**WHAT THE TASK REQUIRES**
From the line below that contains "localparam real C" to the line that contains "real I, fv, fw, h;", repeat every line exactly, both ends included, and nothing else.

─── DATASET RECORDS ───

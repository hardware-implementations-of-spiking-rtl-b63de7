// tb_adex_neuron: checks the AdEx neuron (default parameter set) against a
// real-valued model written here from the AdEx equations.  Each evaluation
// is checked one step at a time: from the neuron's state before the step
// the model computes the expected V and w after it, with exp() in double
// precision; V must agree within 1e-3 mV plus the CORDIC bound (relative
// 2^-9 of the exponential term), w within 1e-3 pA.  The model includes the
// saturation of e^x and of the current sum at the word range (4096), which
// limits the upstroke of a spike.  Currents are random
// (200..1500 pA, held for random lengths), time steps random in 2^-5..2^-7 ms.
// Also checked: the latency (done high 2K + |floor((V-VT)/DT)| + 4 clocks
// after en rises), the spike flag, the evaluation counter, that the neuron
// spikes, and that at a constant 800 pA over 300 ms its spike count is
// within 10 % of a free-running real-valued Euler model.
module tb_adex_neuron;
  localparam int W = 37, F = 23, K = 10;
  localparam real C = 281.0, GL = 30.0, EL = -70.6, VT = -50.4, DT = 2.0,
                  TW = 144.0, A = 4.0, B = 80.5, VR = -70.6;
  logic clk = 1'b0, rst_n = 1'b0, en = 1'b0;
  logic signed [W-1:0] i_in, v, w;
  logic [3:0] dt_shift;
  logic spike, done;
  logic [31:0] evals;
  int checks = 0, failures = 0;

  adex_neuron dut (.*);
  always #5 clk = ~clk;

  initial begin
    repeat (20000000) @(posedge clk);
    failures++;
    $display("TB_RESULT checks=%0d failures=%0d", checks, failures);
    $finish;
  end

  function automatic real r(logic signed [W-1:0] x);
    return real'(longint'(x)) / (2.0 ** F);
  endfunction
  function automatic logic signed [W-1:0] q(real x);
    return W'(longint'(x * (2.0 ** F)));
  endfunction

  int nspk, nev;

  task automatic eval_one(real I, int dts);
    real v0, w0, h, ex, ev, ew, tol;
    bit  es;
    int  lat, xi;
    v0 = r(v); w0 = r(w); h = 1.0 / (2.0 ** dts);
    xi = $rtoi($floor((v0 - VT) / DT));
    i_in = q(I); dt_shift = 4'(dts); en = 1'b1;
    lat = 0;
    do begin @(negedge clk); lat++; end while (!done && lat < 400);
    nev++;
    if (xi < 20) begin
      checks++;
      if (lat != 2 * K + (xi < 0 ? -xi : xi) + 4) begin
        failures++; $display("FAIL latency %0d (x_int %0d)", lat, xi);
      end
    end
    es = v0 >= 20.0;
    ex = GL * DT * $exp((v0 - VT) / DT);
    if (es) begin ev = VR; ew = w0 + B; tol = 1e-3; end
    else begin
      real isum, smax;
      smax = 2.0 ** (W - 1 - F);                    // word range, 4096
      if (ex > GL * DT * smax) ex = GL * DT * smax;  // e^x saturates in the CORDIC unit
      isum = -GL * (v0 - EL) + ex - w0 + I;
      if (isum > smax) isum = smax;                  // the current sum saturates
      if (isum < -smax) isum = -smax;
      ev  = v0 + h / C * isum;
      ew  = w0 + h / TW * (A * (v0 - EL) - w0);
      tol = 1e-3 + h / C * ex / 512.0;
    end
    checks++;
    if (spike !== es) begin failures++; $display("FAIL spike flag at V=%f", v0); end
    if (ex < 1.0e5 || es) begin
      checks++;
      if ((r(v) - ev > tol) || (ev - r(v) > tol) || (r(w) - ew > 1e-3) || (ew - r(w) > 1e-3)) begin
        failures++;
        if (failures < 10) $display("FAIL V=%f w=%f expected %f %f (from V=%f)", r(v), r(w), ev, ew, v0);
      end
    end
    if (es) nspk++;
    en = 1'b0;
    @(negedge clk);
  endtask

  initial begin
    real I, fv, fw, h;
    int  hold, fsp;
    i_in = '0; dt_shift = 4'd7; nspk = 0; nev = 0;
    repeat (3) @(negedge clk);
    rst_n = 1'b1;
    I = 0.0; hold = 0;
    for (int k = 0; k < 20000; k++) begin
      if (hold == 0) begin I = real'($urandom_range(200, 1500)); hold = $urandom_range(500, 4000); end
      hold--;
      eval_one(I, $urandom_range(5, 7));
    end
    $display("random run: %0d spikes in %0d evaluations", nspk, nev);
    checks++;
    if (nspk == 0) begin failures++; $display("FAIL: no spikes"); end
    checks++;
    if (int'(evals) != nev) begin failures++; $display("FAIL evals %0d expected %0d", evals, nev); end
    // free-running comparison at 800 pA, dt = 1/32 ms, 300 ms
    fv = r(v); fw = r(w); h = 1.0 / 32.0; fsp = 0; nspk = 0;
    for (int k = 0; k < 300 * 32; k++) begin
      eval_one(800.0, 5);
      if (fv >= 20.0) begin fv = VR; fw += B; fsp++; end
      else begin
        real nv, e;
        e = GL * DT * $exp((fv - VT) / DT);
        if (e > 1.0e9) e = 1.0e9;
        nv = fv + h / C * (-GL * (fv - EL) + e - fw + 800.0);
        fw = fw + h / TW * (A * (fv - EL) - fw);
        fv = nv;
      end
    end
    $display("800 pA, 300 ms: %0d spikes, real-valued model %0d", nspk, fsp);
    checks++;
    if (fsp == 0 || (nspk - fsp) * 10 > fsp || (fsp - nspk) * 10 > fsp) begin
      failures++; $display("FAIL spike count against the real-valued model");
    end
    $display("TB_RESULT checks=%0d failures=%0d", checks, failures);
    $finish;
  end
endmodule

───

**WRITTEN RESPONSE**
  localparam real C = 281.0, GL = 30.0, EL = -70.6, VT = -50.4, DT = 2.0,
                  TW = 144.0, A = 4.0, B = 80.5, VR = -70.6;
  logic clk = 1'b0, rst_n = 1'b0, en = 1'b0;
  logic signed [W-1:0] i_in, v, w;
  logic [3:0] dt_shift;
  logic spike, done;
  logic [31:0] evals;
  int checks = 0, failures = 0;

  adex_neuron dut (.*);
  always #5 clk = ~clk;

  initial begin
    repeat (20000000) @(posedge clk);
    failures++;
    $display("TB_RESULT checks=%0d failures=%0d", checks, failures);
    $finish;
  end

  function automatic real r(logic signed [W-1:0] x);
    return real'(longint'(x)) / (2.0 ** F);
  endfunction
  function automatic logic signed [W-1:0] q(real x);
    return W'(longint'(x * (2.0 ** F)));
  endfunction

  int nspk, nev;

  task automatic eval_one(real I, int dts);
    real v0, w0, h, ex, ev, ew, tol;
    bit  es;
    int  lat, xi;
    v0 = r(v); w0 = r(w); h = 1.0 / (2.0 ** dts);
    xi = $rtoi($floor((v0 - VT) / DT));
    i_in = q(I); dt_shift = 4'(dts); en = 1'b1;
    lat = 0;
    do begin @(negedge clk); lat++; end while (!done && lat < 400);
    nev++;
    if (xi < 20) begin
      checks++;
      if (lat != 2 * K + (xi < 0 ? -xi : xi) + 4) begin
        failures++; $display("FAIL latency %0d (x_int %0d)", lat, xi);
      end
    end
    es = v0 >= 20.0;
    ex = GL * DT * $exp((v0 - VT) / DT);
    if (es) begin ev = VR; ew = w0 + B; tol = 1e-3; end
    else begin
      real isum, smax;
      smax = 2.0 ** (W - 1 - F);                    // word range, 4096
      if (ex > GL * DT * smax) ex = GL * DT * smax;  // e^x saturates in the CORDIC unit
      isum = -GL * (v0 - EL) + ex - w0 + I;
      if (isum > smax) isum = smax;                  // the current sum saturates
      if (isum < -smax) isum = -smax;
      ev  = v0 + h / C * isum;
      ew  = w0 + h / TW * (A * (v0 - EL) - w0);
      tol = 1e-3 + h / C * ex / 512.0;
    end
    checks++;
    if (spike !== es) begin failures++; $display("FAIL spike flag at V=%f", v0); end
    if (ex < 1.0e5 || es) begin
      checks++;
      if ((r(v) - ev > tol) || (ev - r(v) > tol) || (r(w) - ew > 1e-3) || (ew - r(w) > 1e-3)) begin
        failures++;
        if (failures < 10) $display("FAIL V=%f w=%f expected %f %f (from V=%f)", r(v), r(w), ev, ew, v0);
      end
    end
    if (es) nspk++;
    en = 1'b0;
    @(negedge clk);
  endtask

  initial begin
    real I, fv, fw, h;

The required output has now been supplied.